ANNABA / Spéculation et inflation : Une flambée des prix qui inquiète les ménages en plein mois sacré de Ramadhan

 

 

Les marchés de la ville d’Annaba connaissent ces derniers jours une hausse spectaculaire des prix des fruits et légumes, suscitant l’étonnement et l’inquiétude des consommateurs. Dans plusieurs points de vente, les tarifs affichés dépassent désormais tout entendement, mettant à rude épreuve le pouvoir d’achat des familles, notamment en cette période du mois de Ramadan où la consommation alimentaire est particulièrement élevée.

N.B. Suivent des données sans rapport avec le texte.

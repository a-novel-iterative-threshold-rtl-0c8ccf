// tb_ijas_tcu: checks TH = 4*SUM/512 (a 7-bit shift), registered one cycle
// after sum_valid and held between sums.
module tb_ijas_tcu;
  import fdaj_pkg::*;
  localparam int SUM_W = AMP_W + 9;
  logic clk = 1'b0;
  always #5 clk = ~clk;
  int checks = 0, failures = 0;

  logic rst_n = 0, sum_valid = 0, th_valid;
  logic [SUM_W-1:0] sum = '0;
  th_t th;

  ijas_tcu dut (.*);

  task automatic chk(bit ok, string what);
    checks++;
    if (!ok) begin failures++; $display("FAIL: %s", what); end
  endtask

  initial begin
    repeat (10000) @(posedge clk);
    failures++;
    $display("watchdog expired");
    $display("TB_RESULT checks=%0d failures=%0d", checks, failures);
    $finish;
  end

  initial begin
    longint s, exp_th;
    repeat (2) @(negedge clk);
    rst_n = 1;
    @(negedge clk);
    chk(th == 0 && !th_valid, "reset value");
    for (int i = 0; i < 200; i++) begin
      s = (i == 0) ? (longint'(1) << SUM_W) - 1 : longint'($urandom) % (longint'(1) << SUM_W);
      sum = SUM_W'(s); sum_valid = 1;
      exp_th = (s * 4) / 512;
      @(negedge clk);
      sum_valid = 0;
      chk(th_valid, "th_valid follows sum_valid");
      chk(longint'(th) == exp_th, $sformatf("th for sum %0d: got %0d want %0d", s, th, exp_th));
      sum = SUM_W'($urandom);
      repeat (1 + $urandom_range(2)) begin
        @(negedge clk);
        chk(!th_valid && longint'(th) == exp_th, "threshold held");
      end
    end
    $display("TB_RESULT checks=%0d failures=%0d", checks, failures);
    $finish;
  end
endmodule
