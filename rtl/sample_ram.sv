// sample_ram: frame store of the IJAS unit (RAM1..RAM3 of the pipeline
// scheme, RAM1/RAM2 of the iterative scheme).
//
// DEPTH words of one fsample_t each (real part, imaginary part, amplitude),
// 512 deep as in the design. One write port and one read port on the same
// clock. The read is registered (one cycle of latency) and read-first: a
// read and a write of the same address in one cycle return the old word.
// The processing units rely on this to read frame k at address n in the
// very cycle that frame k+1 is written there. The read-first behaviour and
// the simple dual-port organisation are this implementation's choice.
module sample_ram
  import fdaj_pkg::*;
#(
  parameter int DEPTH = 512,
  localparam int AW   = $clog2(DEPTH)
) (
  input  logic           clk,
  input  logic           we,
  input  logic [AW-1:0]  waddr,
  input  fsample_t       wdata,
  input  logic           re,
  input  logic [AW-1:0]  raddr,
  output fsample_t       rdata
);

  fsample_t mem [DEPTH];

  always_ff @(posedge clk) begin
    if (we) mem[waddr] <= wdata;
    if (re) rdata <= mem[raddr];
  end

endmodule
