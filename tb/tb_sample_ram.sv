// tb_sample_ram: fills the frame RAM with random words, reads them back
// (one-cycle registered read), and checks the read-first behaviour when a
// read and a write hit the same address in one cycle.
module tb_sample_ram;
  import fdaj_pkg::*;
  localparam int N = 512;
  logic clk = 1'b0;
  always #5 clk = ~clk;
  int checks = 0, failures = 0;

  logic we = 0, re = 0;
  logic [8:0] waddr = '0, raddr = '0;
  fsample_t wdata = '0, rdata;
  fsample_t model [N];

  sample_ram dut (.*);

  task automatic chk(bit ok, string what);
    checks++;
    if (!ok) begin failures++; $display("FAIL: %s", what); end
  endtask

  initial begin
    repeat (200000) @(posedge clk);
    failures++;
    $display("watchdog expired");
    $display("TB_RESULT checks=%0d failures=%0d", checks, failures);
    $finish;
  end

  initial begin
    @(negedge clk);
    for (int i = 0; i < N; i++) begin
      we = 1; waddr = 9'(i); wdata = fsample_t'({$urandom, $urandom});
      model[i] = wdata;
      @(negedge clk);
    end
    we = 0;
    for (int i = 0; i < N; i++) begin
      re = 1; raddr = 9'((i * 37) % N);
      @(negedge clk);
      chk(rdata == model[(i * 37) % N], $sformatf("read addr %0d", (i * 37) % N));
    end
    // hold: re = 0 keeps the last output
    re = 0; @(negedge clk);
    chk(rdata == model[((N - 1) * 37) % N], "read data held when re=0");
    // read-first on collision
    for (int i = 0; i < 64; i++) begin
      int a;
      a = int'($urandom_range(N - 1));
      re = 1; raddr = 9'(a); we = 1; waddr = 9'(a); wdata = fsample_t'({$urandom, $urandom});
      @(negedge clk);
      chk(rdata == model[a], "read-first on same-address write");
      model[a] = wdata;
    end
    we = 0;
    for (int i = 0; i < N; i++) begin
      raddr = 9'(i); @(negedge clk);
      chk(rdata == model[i], "final read back");
    end
    $display("TB_RESULT checks=%0d failures=%0d", checks, failures);
    $finish;
  end
endmodule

Qu’il s’agisse du marché couvert dit « Francis », du marché d’El Hattab ou encore des étals des marchands ambulants, les prix des produits frais ont connu une augmentation significative. Selon des observateurs, la hausse varie entre 20 % et 100 % selon les produits. Une situation qui rend ces denrées de plus en plus difficiles d’accès pour les couches sociales les plus vulnérables et même pour les ménages aux revenus moyens.

Face à cette tendance préoccupante, plusieurs voix appellent les services chargés du contrôle des prix et de la qualité à renforcer leurs interventions afin de mettre un terme aux pratiques commerciales jugées abusives.

La seconde quinzaine du mois sacré s’est ainsi ouverte sur une flambée des prix difficile à expliquer. À titre d’exemple, la tomate, qui se vendait autour de 50 dinars le kilogramme au début du Ramadan, atteint désormais 120 dinars sur la plupart des étals. Le poivron a suivi la même tendance, passant de 100 à 200 dinars le kilogramme. La laitue, autre produit largement consommé, est aujourd’hui proposée à près de 240 dinars le kilogramme, contre seulement 80 dinars auparavant.

D’autres produits affichent également des tarifs élevés. Les petits pois oscillent entre 240 et 260 dinars le kilogramme, tandis que la pomme de terre est vendue entre 65 et 80 dinars selon la qualité et le calibre. Même les fruits habituellement plus stables ne sont pas épargnés par cette tendance haussière. La banane, dont le prix officiel a été fixé à 420 dinars le kilogramme par les pouvoirs publics, est pourtant commercialisée sur certains marchés à près de 480 dinars.

Face à cette augmentation soudaine, de nombreux citoyens se disent désemparés. En l’espace de quelques jours, les dépenses alimentaires ont considérablement augmenté, mettant à mal les budgets familiaux déjà fragilisés. Le passage à la seconde moitié du mois de Ramadan s’est ainsi traduit par une pression supplémentaire sur les bourses des ménages.

Cette situation apparaît d’autant plus paradoxale que les autorités publiques ont multiplié les initiatives pour soutenir la production agricole et garantir un approvisionnement régulier du marché national en produits de première nécessité à des prix accessibles. Pourtant, sur le terrain, la tendance reste clairement orientée à la hausse.

En dépit des mesures mises en place pour stabiliser le marché, les prix des denrées alimentaires continuent donc de progresser de manière notable à Annaba, alimentant l’inquiétude des consommateurs et relançant le débat sur l’efficacité des mécanismes de régulation et de contrôle.